Being personally admonished by the head of the KGB would stop any sane man cold. But Vladimir Ivanovich Sokholov was beyond sane.

“I-it’s not too late,” he pressed. “If the data is right, we still have time—maybe years—to prepare.”

“We can’t,” the Premier sighed.

“Why?” Sokholov was shouting now and didn’t care. “I can get my team working on solutions the moment I return to the lab! In the meantime, we put the Army and Navy on alert, start stockpiling—”

“We can’t.” The Premier’s voice was steel this time. Sokholov fell silent. “It doesn’t matter if a collapse event occurs tomorrow or forty years from now. We must do nothing.”

Sokholov stared, stunned. Confronted with the implications, how could the leader of the largest nation on Earth possibly say this wasn’t his problem?

“W-why?”

“First, consider the possibility you are wrong. We cannot risk running another experiment to validate your results. And even if they are correct, they do not guarantee a collapse event.”

“M-maybe not, but surely we should at least begin prepar—”

“No!” The Premier’s shout echoed off the marble. “Christ, you scientists are all imbeciles! What do you think the Americans will do if we suddenly raise our forces to high alert? What do you think will happen if we tell them what we’ve done? They may decide Sarov is too great a risk to leave standing just like Hiroshima!”

He dabbed his forehead with a handkerchief, drew a breath, and continued more evenly.

“We cannot risk mobilizing the army, much less sending our nuclear forces to high alert, much less conducting more… experiments… based on one scientist’s conjectures from inconclusive data.”

Sokholov was taken aback. Inconclusive? The data screamed its conclusion. If they were lucky, they still had time. He looked into the Premier’s eyes and saw the first thing that struck him: they refused to meet his own. The man was afraid, though his trained face would never show it.

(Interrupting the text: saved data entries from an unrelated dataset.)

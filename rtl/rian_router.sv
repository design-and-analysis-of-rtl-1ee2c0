// rian_router: lookahead router of one node of the routed inter-ALU network.
//
// Every operand crosses the network as two flits on two separate networks.
// The control flit (destination node and register) travels one cycle ahead of
// its payload flit (the 64-bit value). When a control flit reaches the head of
// its input buffer, the decoder (rian_route) picks the output port, and the
// output's round-robin arbiter (rian_rr_arbiter) grants at most one input per
// cycle. A granted control flit leaves at once and reserves the output's data
// path for the next cycle; the payload, arriving one cycle behind, is steered
// through the reserved path without any arbitration of its own. A control flit
// that loses arbitration, or finds its output throttled, stays in the control
// buffer, and its payload is written to the data buffer of the same input.
//
// Flow control is the document's throttle: an input asserts throttle_out to
// its upstream neighbour while its control or data buffer has two or fewer free
// slots. One slot holds the payload that follows a control flit already sent,
// the other a flit sent while the throttle travels back. An output is not
// granted while its downstream neighbour throttles it. The local port is the
// node's own: its input carries operands produced by the ALU (control one cycle
// ahead of data), its output delivers operands meant for this node, and the
// node never throttles it.
//
// Timing: one cycle per hop. A control flit arriving in cycle t with a free
// path leaves in cycle t (registered, seen downstream in t+1); its payload
// arrives in t+1 and is seen downstream in t+2. The document clocks its router
// faster than the ALU and quotes 100 ps per hop; this design uses one router
// cycle per hop, as the document's throttle analysis does.
// Port arrays are indexed by rian_pkg::dir_e (N..NW, then LOCAL).
module rian_router
  import rian_pkg::*;
#(
  parameter int unsigned GRID_Y = 8,
  parameter topo_e       TOPO   = TOPO_STAR,
  parameter bit          WRAP   = 1'b1,
  parameter int unsigned DEPTH  = 8
) (
  input  logic                       clk,
  input  logic                       rst_n,
  input  logic [COORD_W-1:0]         my_x,
  input  logic [COORD_W-1:0]         my_y,
  // inbound links
  input  logic       [NUM_PORTS-1:0] ctrl_in_valid,
  input  ctrl_flit_t [NUM_PORTS-1:0] ctrl_in,
  input  logic       [NUM_PORTS-1:0] data_in_valid,
  input  data_flit_t [NUM_PORTS-1:0] data_in,
  output logic       [NUM_PORTS-1:0] throttle_out,
  // outbound links
  output logic       [NUM_PORTS-1:0] ctrl_out_valid,
  output ctrl_flit_t [NUM_PORTS-1:0] ctrl_out,
  output logic       [NUM_PORTS-1:0] data_out_valid,
  output data_flit_t [NUM_PORTS-1:0] data_out,
  input  logic       [NUM_PORTS-1:0] throttle_in,
  // events of this cycle, for statistics
  output logic                       ev_stall,     // a head control flit waited
  output logic                       ev_throttle,  // an input throttled upstream
  output logic                       ev_cut_through // a control flit left in its arrival cycle
);
  localparam int unsigned CW = $clog2(DEPTH + 1);
  localparam int unsigned IW = $clog2(NUM_PORTS);

  // ---------------------------------------------------------------- buffers
  logic       [NUM_PORTS-1:0] head_valid, dhead_valid;
  ctrl_flit_t [NUM_PORTS-1:0] head;
  data_flit_t [NUM_PORTS-1:0] dhead;
  logic       [NUM_PORTS-1:0] cpop, dpop;
  logic [CW-1:0] ccount [NUM_PORTS];
  logic [CW-1:0] dcount [NUM_PORTS];
  logic [3:0]    dir    [NUM_PORTS];

  for (genvar i = 0; i < NUM_PORTS; i++) begin : g_in
    rian_buffer #(.WIDTH($bits(ctrl_flit_t)), .DEPTH(DEPTH)) u_cbuf (
      .clk, .rst_n,
      .in_valid (ctrl_in_valid[i]), .in_data (ctrl_in[i]),
      .out_valid(head_valid[i]),    .out_data(head[i]),
      .pop      (cpop[i]),          .count   (ccount[i])
    );
    rian_buffer #(.WIDTH(DATA_W), .DEPTH(DEPTH)) u_dbuf (
      .clk, .rst_n,
      .in_valid (data_in_valid[i]), .in_data (data_in[i]),
      .out_valid(dhead_valid[i]),   .out_data(dhead[i]),
      .pop      (dpop[i]),          .count   (dcount[i])
    );
    rian_route #(.GRID_Y(GRID_Y), .TOPO(TOPO), .WRAP(WRAP)) u_route (
      .my_x, .my_y, .flit(head[i]), .dir(dir[i])
    );
    // Two or fewer free slots: stop the upstream node.
    assign throttle_out[i] = (ccount[i] >= CW'(DEPTH - 2)) || (dcount[i] >= CW'(DEPTH - 2));
  end

  // --------------------------------------------------------- control switch
  logic [NUM_PORTS-1:0] req [NUM_PORTS];  // req[o][i]: input i wants output o
  logic [NUM_PORTS-1:0] gnt [NUM_PORTS];
  logic [NUM_PORTS-1:0] out_en;

  for (genvar o = 0; o < NUM_PORTS; o++) begin : g_out
    always_comb begin
      for (int i = 0; i < NUM_PORTS; i++)
        req[o][i] = head_valid[i] && (dir[i] == 4'(o));
    end
    assign out_en[o] = !throttle_in[o] && ((o == LOCAL) || dir_used(TOPO, o));
    rian_rr_arbiter #(.N(NUM_PORTS)) u_arb (
      .clk, .rst_n, .req(req[o]), .enable(out_en[o]), .gnt(gnt[o])
    );
  end

  always_comb begin
    cpop = '0;
    for (int o = 0; o < NUM_PORTS; o++) cpop |= gnt[o];
  end

  // Reservation of each output's data path for the next cycle.
  logic [NUM_PORTS-1:0] resv_valid;
  logic [IW-1:0]        resv_src [NUM_PORTS];

  always_ff @(posedge clk or negedge rst_n) begin
    if (!rst_n) begin
      ctrl_out_valid <= '0;
      resv_valid     <= '0;
      data_out_valid <= '0;
    end else begin
      for (int o = 0; o < NUM_PORTS; o++) begin
        ctrl_out_valid[o] <= (gnt[o] != '0);
        resv_valid[o]     <= (gnt[o] != '0);
        data_out_valid[o] <= resv_valid[o];
      end
    end
  end

  always_ff @(posedge clk) begin
    for (int o = 0; o < NUM_PORTS; o++) begin
      for (int i = 0; i < NUM_PORTS; i++) begin
        if (gnt[o][i]) begin
          ctrl_out[o] <= head[i];
          resv_src[o] <= IW'(i);
        end
      end
      if (resv_valid[o]) data_out[o] <= dhead[resv_src[o]];
    end
  end

  // ------------------------------------------------------------ data switch
  always_comb begin
    dpop = '0;
    for (int o = 0; o < NUM_PORTS; o++)
      if (resv_valid[o]) dpop[resv_src[o]] = 1'b1;
  end

  // ----------------------------------------------------------------- events
  always_comb begin
    ev_stall       = 1'b0;
    ev_cut_through = 1'b0;
    for (int i = 0; i < NUM_PORTS; i++) begin
      if (head_valid[i] && !cpop[i]) ev_stall = 1'b1;
      if (cpop[i] && ccount[i] == '0) ev_cut_through = 1'b1;
    end
  end
  assign ev_throttle = |throttle_out;

  // A reserved data path always finds its payload: the payload trails its
  // control flit by exactly one cycle and the buffers keep flits in order.
  for (genvar o = 0; o < NUM_PORTS; o++) begin : g_chk
    assert property (@(posedge clk) disable iff (!rst_n)
                     resv_valid[o] |-> dhead_valid[resv_src[o]])
      else $error("rian_router: payload missing on reserved path %0d", o);
  end
endmodule
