// tb_rian_router: self-checking test of one lookahead router.
//
// The router sits at column 3, row 3 of an 8x8 star array with wrap. Upstream
// stand-ins on all nine inputs send operands: a control flit, then its payload
// one cycle later, and they hold back new control flits while the router
// throttles them, as a real neighbour does. Downstream stand-ins throttle the
// outputs at random. Every payload carries a unique number, so each delivered
// operand can be traced to the packet it belongs to. Checks:
//  - every packet leaves exactly once, on the port the reference routing
//    picks, with its own control flit one cycle ahead of its payload;
//  - no output sends a control flit in a cycle its downstream throttles it;
//  - on an idle router a control flit leaves one cycle after it arrives and
//    its payload one cycle after that (the one-cycle hop);
//  - contention makes flits wait and the throttle is asserted at some point.
module tb_rian_router;
  import rian_pkg::*;
  localparam int G = 8, MX = 3, MY = 3, DEPTH = 4;
  localparam int SX [8] = '{0, 1, 1, 1, 0, -1, -1, -1};
  localparam int SY [8] = '{-1, -1, 0, 1, 1, 1, 0, -1};

  logic clk = 1'b0, rst_n = 1'b0;
  logic       [NUM_PORTS-1:0] ctrl_in_valid, data_in_valid, throttle_out;
  ctrl_flit_t [NUM_PORTS-1:0] ctrl_in;
  data_flit_t [NUM_PORTS-1:0] data_in;
  logic       [NUM_PORTS-1:0] ctrl_out_valid, data_out_valid, throttle_in;
  ctrl_flit_t [NUM_PORTS-1:0] ctrl_out;
  data_flit_t [NUM_PORTS-1:0] data_out;
  logic ev_stall, ev_throttle, ev_cut_through;
  logic [COORD_W-1:0] my_x, my_y;

  rian_router #(.GRID_Y(G), .TOPO(TOPO_STAR), .WRAP(1'b1), .DEPTH(DEPTH)) dut (.*);

  always #5 clk = ~clk;

  int checks = 0, failures = 0;
  int cycle = 0;
  int n_stall = 0, n_throttle = 0, n_cut = 0;
  ctrl_flit_t sent_flit [int];      // packet id -> control flit
  int         sent_port [int];      // packet id -> expected output
  bit         done      [int];
  ctrl_flit_t last_ctrl [NUM_PORTS];
  bit         last_cv   [NUM_PORTS];
  logic [NUM_PORTS-1:0] prev_throttle_in;
  int next_id = 1;

  task automatic check(input bit ok, input string what);
    checks++;
    if (!ok) begin failures++; $display("FAIL @%0d %s", cycle, what); end
  endtask

  function automatic int ref_port(ctrl_flit_t f);
    int dx = int'(f.dst_x) - MX, dy = int'(f.dst_y) - MY;
    int sx, sy;
    if (2 * dy > G) dy -= G;
    if (2 * dy < -G) dy += G;
    sx = dx > 0 ? 1 : dx < 0 ? -1 : 0;
    sy = dy > 0 ? 1 : dy < 0 ? -1 : 0;
    if (sx == 0 && sy == 0) return LOCAL;
    for (int d = 0; d < 8; d++) if (SX[d] == sx && SY[d] == sy) return d;
    return -1;
  endfunction

  // Upstream stand-ins: per input, a pending payload for the next cycle.
  bit         pend_v [NUM_PORTS];
  data_flit_t pend_d [NUM_PORTS];
  int         load = 50;  // percent chance to send when allowed

  // Output monitor at each rising edge.
  always @(posedge clk) if (rst_n) begin
    cycle++;
    if (ev_stall) n_stall++;
    if (ev_throttle) n_throttle++;
    if (ev_cut_through) n_cut++;
  end

  always @(negedge clk) if (rst_n) begin
    for (int o = 0; o < NUM_PORTS; o++) begin
      if (ctrl_out_valid[o])
        check(!prev_throttle_in[o], $sformatf("output %0d sent while throttled", o));
      if (data_out_valid[o]) begin
        int id;
        id = int'(data_out[o][31:0]);
        check(last_cv[o], $sformatf("payload on %0d without control flit a cycle earlier", o));
        if (sent_port.exists(id)) begin
          check(sent_port[id] == o, $sformatf("packet %0d on port %0d, want %0d", id, o, sent_port[id]));
          check(last_ctrl[o] == sent_flit[id], $sformatf("packet %0d control/payload mismatch", id));
          check(!done[id], $sformatf("packet %0d delivered twice", id));
          done[id] = 1'b1;
        end else begin
          check(1'b0, $sformatf("unknown payload %h", data_out[o]));
        end
      end
      last_cv[o]   = ctrl_out_valid[o];
      last_ctrl[o] = ctrl_out[o];
    end
  end

  // Drive one cycle of random traffic; call at negedge.
  task automatic drive(input bit random_throttle);
    prev_throttle_in = throttle_in;
    for (int i = 0; i < NUM_PORTS; i++) begin
      data_in_valid[i] = pend_v[i];
      data_in[i]       = pend_d[i];
      pend_v[i]        = 1'b0;
      ctrl_in_valid[i] = 1'b0;
      if (!throttle_out[i] && ($urandom % 100) < load) begin
        ctrl_flit_t f;
        f.dst_x = COORD_W'($urandom % G);
        f.dst_y = COORD_W'($urandom % G);
        f.dst_reg = REG_W'($urandom);
        ctrl_in_valid[i] = 1'b1;
        ctrl_in[i]       = f;
        sent_flit[next_id] = f;
        sent_port[next_id] = ref_port(f);
        done[next_id]      = 1'b0;
        pend_v[i] = 1'b1;
        pend_d[i] = {32'hCAFE_0000, 32'(next_id)};
        next_id++;
      end
    end
    for (int o = 0; o < NUM_PORTS; o++)
      throttle_in[o] = random_throttle ? (($urandom % 100) < 40) : 1'b0;
  endtask

  initial begin
    repeat (400000) @(posedge clk);
    failures++;
    $display("TB_RESULT checks=%0d failures=%0d", checks, failures);
    $finish;
  end

  initial begin
    int t0;
    my_x = COORD_W'(MX); my_y = COORD_W'(MY);
    ctrl_in_valid = '0; data_in_valid = '0; throttle_in = '0; prev_throttle_in = '0;
    ctrl_in = '0; data_in = '0;
    for (int i = 0; i < NUM_PORTS; i++) begin pend_v[i] = 0; last_cv[i] = 0; end
    repeat (3) @(posedge clk);
    @(negedge clk) rst_n = 1'b1;

    // One-cycle hop on an idle router: W input to a destination to the east.
    begin
      ctrl_flit_t f;
      f.dst_x = 4'd6; f.dst_y = 4'd3; f.dst_reg = 6'd9;
      @(negedge clk);
      ctrl_in_valid[DIR_W] = 1'b1; ctrl_in[DIR_W] = f;
      sent_flit[next_id] = f; sent_port[next_id] = DIR_E; done[next_id] = 0;
      t0 = cycle;
      @(negedge clk);
      ctrl_in_valid[DIR_W] = 1'b0;
      data_in_valid[DIR_W] = 1'b1; data_in[DIR_W] = {32'hCAFE_0000, 32'(next_id)};
      check(ctrl_out_valid[DIR_E] && cycle - t0 == 1, "control flit leaves one cycle after arrival");
      @(negedge clk);
      data_in_valid[DIR_W] = 1'b0;
      check(data_out_valid[DIR_E] && cycle - t0 == 2, "payload leaves one cycle behind its control flit");
      next_id++;
      repeat (3) @(negedge clk);
    end

    // Random traffic without, then with, downstream throttling.
    for (int cyc = 0; cyc < 3000; cyc++) begin
      @(negedge clk);
      drive(1'b0);
    end
    load = 80;
    for (int cyc = 0; cyc < 6000; cyc++) begin
      @(negedge clk);
      drive(1'b1);
    end
    // Drain.
    load = 0;
    for (int cyc = 0; cyc < 200; cyc++) begin
      @(negedge clk);
      drive(1'b0);
    end
    foreach (done[id]) check(done[id], $sformatf("packet %0d never delivered", id));
    check(n_stall > 0, "contention made a control flit wait");
    check(n_throttle > 0, "the throttle was asserted");
    check(n_cut > 0, "a control flit passed in its arrival cycle");
    $display("router: packets=%0d stalls=%0d throttle=%0d cut_through=%0d",
             next_id - 1, n_stall, n_throttle, n_cut);
    $display("TB_RESULT checks=%0d failures=%0d", checks, failures);
    $finish;
  end
endmodule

“Comrade Secretary,” Sokholov whispered, “is this what defines us now? Men who hide in the darkest shadows and pray the truth won’t find us? Are we really going to pretend it isn’t already coming?”

The KGB chief opened his mouth. “Professor Sokholov, your words are coming dangerously close to treason.”

“Treason?” Sokholov gave a hollow chuckle. “I suppose it would be. Because that’s always what’s defined us, hasn’t it? Our state, our party, our way of life. We aren’t the only ones who do it, but we’ve gotten damn good at it. Perhaps there was a time when we could afford to bury our heads in the sand. Perhaps there was a time when we could always outrun reality. But all of you know—in spite of your party training, in spite of that idiotic mantra drilled into your skulls—that truth doesn’t wait. It’s coming. And you’ll regret not being there to meet it.”

For a single moment, the Premier’s mask cracked. A thousand emotions flickered across his face.

Then the mask returned.

“Guards,” he said quietly, “arrest that man.”